Acute kidney injury (AKI) represents a critical complication in patients with acute coronary syndrome (ACS), particularly in patients undergoing percutaneous coronary intervention (PCI). Current tests for detecting early AKI, such as creatinine and cystatin C, have modest sensitivity. This study explores the role of bioinformatics in creating an implementable predictive key gene in cardiorenal pathogenesis and evaluates the diagnostic potential of GTF2I, ANGPTL4, and MMP14 in predicting AKI in ACS patients.

Methods

This is a single-center prospective observational cohort study that enrolled 167 participants: healthy controls (n = 60), ACS patients (n = 56), and ACS patients with AKI (n = 51). Baseline clinical and renal markers were measured 24 h pre-PCI, with RNA biomarkers (GTF2I, ANGPTL4, MMP14) assessed at 48 h post-PCI, with daily creatinine monitoring performed for up to 6 days after PCI.

Results

GTF2I, ANGPTL4, and MMP14 were significantly elevated in ACS patients, with further increases in ACS-AKI patients. GTF2I showed the strongest predictive accuracy for AKI (AUC = 0.98), outperforming creatinine and cystatin. ANGPTL4 correlated negatively with serum creatinine (r = − 0.213, P = 0.006), suggesting a modulatory role in renal injury, while MMP14 elevations were pronounced in ACS-AKI. Notably, the combined biomarker panel achieved the highest diagnostic accuracy (AUC = 0.99), underscoring its potential as a robust early predictor of AKI. Subgroup analysis in diabetic patients revealed differential biomarker expression between AKI and non-AKI cases.

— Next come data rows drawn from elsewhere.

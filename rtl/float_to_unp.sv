// float_to_unp: unpacks an IEEE-754 single-precision word into the shared
// unpacked form (sign, binary scale, left-justified significand).
//
// Normal numbers get their hidden one back and scale = exponent - 127.
// Subnormals are normalised with a leading-zero count (scale down to -149).
// Exponent 255 gives infinity or, with a non-zero fraction, NaN. Purely
// combinational.
//
// A helper of this design's own: the original design names the conversions
// from float but not how they are built.
module float_to_unp
  import xposit_pkg::*;
(
  input  logic [31:0] f,
  output unp_t        u
);

  logic [7:0]  ex;
  logic [22:0] fr;
  logic [6:0]  lz;

  always_comb begin
    ex = f[30:23];
    fr = f[22:0];
    lz = lzc64({fr, 41'h1});
    u      = '0;
    u.sign = f[31];
    if (ex == 8'hFF) begin
      u.inf  = (fr == '0);
      u.nan  = (fr != '0);
      u.sign = (fr == '0) ? f[31] : 1'b0;
    end else if (ex == 8'h00) begin
      if (fr == '0) begin
        u.zero = 1'b1;
      end else begin
        // leading one of fr at bit 22-lz: value = 2^(22-lz-149) * 1.xxx
        u.scale = SW'(-127) - SW'(lz);
        u.mant  = {fr << lz, 1'b0, {(MW-24){1'b0}}};
      end
    end else begin
      u.scale = SW'(ex) - SW'(127);
      u.mant  = {1'b1, fr, {(MW-24){1'b0}}};
    end
  end

endmodule
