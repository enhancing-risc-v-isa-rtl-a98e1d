// int_alu: the integer execution unit of the core, covering the RV32I/M
// subset the core implements: ADD, SUB, OR, AND, XOR, MUL and DIV (the
// immediate forms ADDI and XORI use the same unit with b = immediate).
//
// MUL returns the low 32 bits of the product. DIV is the signed RISC-V
// division: division by zero gives -1 and 0x80000000 / -1 gives 0x80000000.
// Purely combinational; the core registers the result.
//
// The operations are the RV32IM subset the core lists. Divide-by-zero and
// overflow results follow the RISC-V specification; the single-cycle
// combinational structure is this design's own choice.
module int_alu (
  input  logic [2:0]  op,      // 0 add, 1 sub, 2 or, 3 and, 4 xor, 5 mul, 6 div
  input  logic [31:0] a,
  input  logic [31:0] b,
  output logic [31:0] y
);

  logic [31:0] prod;
  logic [31:0] quot;

  always_comb begin
    prod = a * b;
    if (b == '0)
      quot = 32'hFFFF_FFFF;
    else if (a == 32'h8000_0000 && b == 32'hFFFF_FFFF)
      quot = 32'h8000_0000;
    else
      quot = 32'($signed(a) / $signed(b));
    unique case (op)
      3'd0:    y = a + b;
      3'd1:    y = a - b;
      3'd2:    y = a | b;
      3'd3:    y = a & b;
      3'd4:    y = a ^ b;
      3'd5:    y = prod;
      3'd6:    y = quot;
      default: y = a + b;
    endcase
  end

endmodule
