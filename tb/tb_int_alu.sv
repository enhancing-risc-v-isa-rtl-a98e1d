// tb_int_alu: checks the integer ALU (add, sub, or, and, xor, mul low word,
// signed div with the RISC-V divide-by-zero and overflow results) against
// values computed in the testbench with 64-bit arithmetic.
//
// Reference values come from tb_ref_pkg, written independently of the RTL;
// stimulus and checks are this testbench's own.
module tb_int_alu;
  logic [2:0]  op;
  logic [31:0] a, b, y;
  int checks = 0, failures = 0;

  int_alu dut (.*);

  initial begin
    #1000000;
    failures++;
    $display("TB_RESULT checks=%0d failures=%0d", checks, failures);
    $finish;
  end

  function automatic logic [31:0] expect_y(input logic [2:0] o, input logic [31:0] x,
                                           input logic [31:0] z);
    longint sx, sz;
    sx = longint'($signed(x)); sz = longint'($signed(z));
    unique case (o)
      3'd0: return 32'(sx + sz);
      3'd1: return 32'(sx - sz);
      3'd2: return x | z;
      3'd3: return x & z;
      3'd4: return x ^ z;
      3'd5: return 32'(sx * sz);
      3'd6: begin
        if (z == 0) return 32'hFFFF_FFFF;
        return 32'(sx / sz);   // 64-bit: -2^31 / -1 = 2^31 -> low word 0x80000000
      end
      default: return 32'(sx + sz);
    endcase
  endfunction

  initial begin
    for (int i = 0; i < 5000; i++) begin
      op = 3'($urandom_range(6));
      a = $urandom; b = $urandom;
      if (i % 10 == 1) b = 32'($urandom_range(20)) - 10;
      if (i % 97 == 0) b = 0;
      if (i == 5) begin op = 3'd6; a = 32'h8000_0000; b = 32'hFFFF_FFFF; end
      #1;
      checks++;
      if (y !== expect_y(op, a, b)) begin
        failures++;
        $display("FAIL op=%0d a=%h b=%h y=%h exp=%h", op, a, b, y, expect_y(op, a, b));
      end
    end
    $display("TB_RESULT checks=%0d failures=%0d", checks, failures);
    $finish;
  end
endmodule
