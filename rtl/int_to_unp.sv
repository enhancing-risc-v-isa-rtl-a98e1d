// int_to_unp: unpacks a 32-bit two's-complement integer into the shared
// unpacked form. The magnitude is normalised with a leading-zero count, so
// the scale is the position of its leading one. Exact for every integer
// (the significand holds 40 bits). Purely combinational.
//
// A helper of this design's own: the original design names the integer to
// float and integer to posit conversions but not how they are built.
module int_to_unp
  import xposit_pkg::*;
(
  input  logic [31:0] x,
  output unp_t        u
);

  logic [31:0] mag;
  logic [6:0]  lz;

  always_comb begin
    mag     = x[31] ? (~x + 1'b1) : x;   // 0x80000000 stays 2^31 (unsigned)
    lz      = lzc64({mag, 32'hFFFF_FFFF});
    u       = '0;
    u.zero  = (x == '0);
    u.sign  = x[31];
    u.scale = SW'(31) - SW'(lz);
    u.mant  = {mag << lz, {(MW-32){1'b0}}};
    if (u.zero) u.scale = '0;
  end

endmodule
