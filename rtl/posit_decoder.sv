// posit_decoder: splits an N-bit posit into its fields, for a run-time
// selectable exponent size of 2 or 3.
//
// Flow (combinational): flag the two exceptions (all zeros = zero, a lone
// MSB = NaR); take the two's complement of a negative word; the first body
// bit is the regime sign reg_s and a leading-zero count of the (inverted if
// reg_s) body gives the regime run length reg_n; the body is then shifted left
// past the regime and its terminating bit, leaving the exponent bits followed
// by the fraction bits. The regime value is k = reg_n-1 when reg_s = 1 and
// -reg_n otherwise.
//
// As in the reconfigurable posit unit, the exponent register is sized for
// the larger exponent size (ES_MAX = 3) and the fraction register for the
// smaller one (ES_MIN = 2): with es = 2 the exponent is zero-extended and
// with es = 3 the fraction is left-justified with a zero appended.
//
// Besides the fields, the decoder delivers the same number in the shared
// unpacked form (scale = k*2^es + exp, significand = 1.frac) used by the
// arithmetic cores and the type converters.
//
// Ports: p is the posit, es selects the exponent size (es = ES_MAX selects
// ES_MAX, any other value ES_MIN). Purely combinational.
//
// Following the original description: the steps of the decoding algorithm
// (two's complement of negative inputs, regime run by leading-one/zero
// count, shift out the regime, split exponent and fraction). This design's
// own choice: the extra unpacked output.
module posit_decoder
  import xposit_pkg::*;
#(
  parameter int unsigned N      = 32,
  parameter int unsigned ES_MIN = 2,
  parameter int unsigned ES_MAX = 3
) (
  input  logic [N-1:0]          p,
  input  logic [1:0]            es,
  output logic                  zero,
  output logic                  nar,
  output logic                  sign,
  output logic                  reg_s,
  output logic [$clog2(N):0]    reg_n,
  output logic signed [SW-1:0]  k,
  output logic [ES_MAX-1:0]     exp_f,
  output logic [N-ES_MIN-4:0]   frac,
  output unp_t                  u
);

  localparam int unsigned FW = N - ES_MIN - 3;  // fraction register width

  logic [N-1:0] mag;
  logic [N-2:0] body, run, rest;
  logic [6:0]   lz;
  logic         es3;

  assign es3 = (32'(es) == ES_MAX);

  always_comb begin
    zero = (p == '0);
    nar  = p[N-1] && (p[N-2:0] == '0);
    sign = p[N-1];
    mag  = sign ? (~p + 1'b1) : p;
    body = mag[N-2:0];
    reg_s = body[N-2];
    run  = reg_s ? ~body : body;
    lz   = lzc64({run, {(65-N){1'b1}}});
    reg_n = ($clog2(N)+1)'(lz);
    k    = reg_s ? SW'(signed'({1'b0, lz}) - 1) : -SW'(signed'({1'b0, lz}));
    // drop regime run and its terminating bit
    rest = (int'(lz) + 1 >= N - 1) ? '0 : (body << (lz + 7'd1));
    if (es3) begin
      exp_f = rest[N-2 -: ES_MAX];
      frac  = {rest[N-2-ES_MAX -: FW-(ES_MAX-ES_MIN)], {(ES_MAX-ES_MIN){1'b0}}};
    end else begin
      exp_f = ES_MAX'(rest[N-2 -: ES_MIN]);
      frac  = rest[N-2-ES_MIN -: FW];
    end
    // unpacked form
    u       = '0;
    u.nan   = nar;
    u.zero  = zero;
    u.sign  = sign;
    u.scale = (es3 ? (k <<< ES_MAX) : (k <<< ES_MIN)) + SW'(exp_f);
    u.mant  = {1'b1, frac, {(MW-1-FW){1'b0}}};
    if (zero || nar) begin
      u.sign  = 1'b0;
      u.scale = '0;
      u.mant  = '0;
    end
  end

endmodule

Logistic regression confirmed albuminuria, ANGPTL4, GTF2I, and MMP14, in addition to several metabolic biomarkers, as significant predictors of AKI.

Conclusion

GTF2I, ANGPTL4, and MMP14 are promising biomarkers for predicting AKI in ACS patients and could be integrated into clinical practice for early AKI detection, improving patient management and outcomes.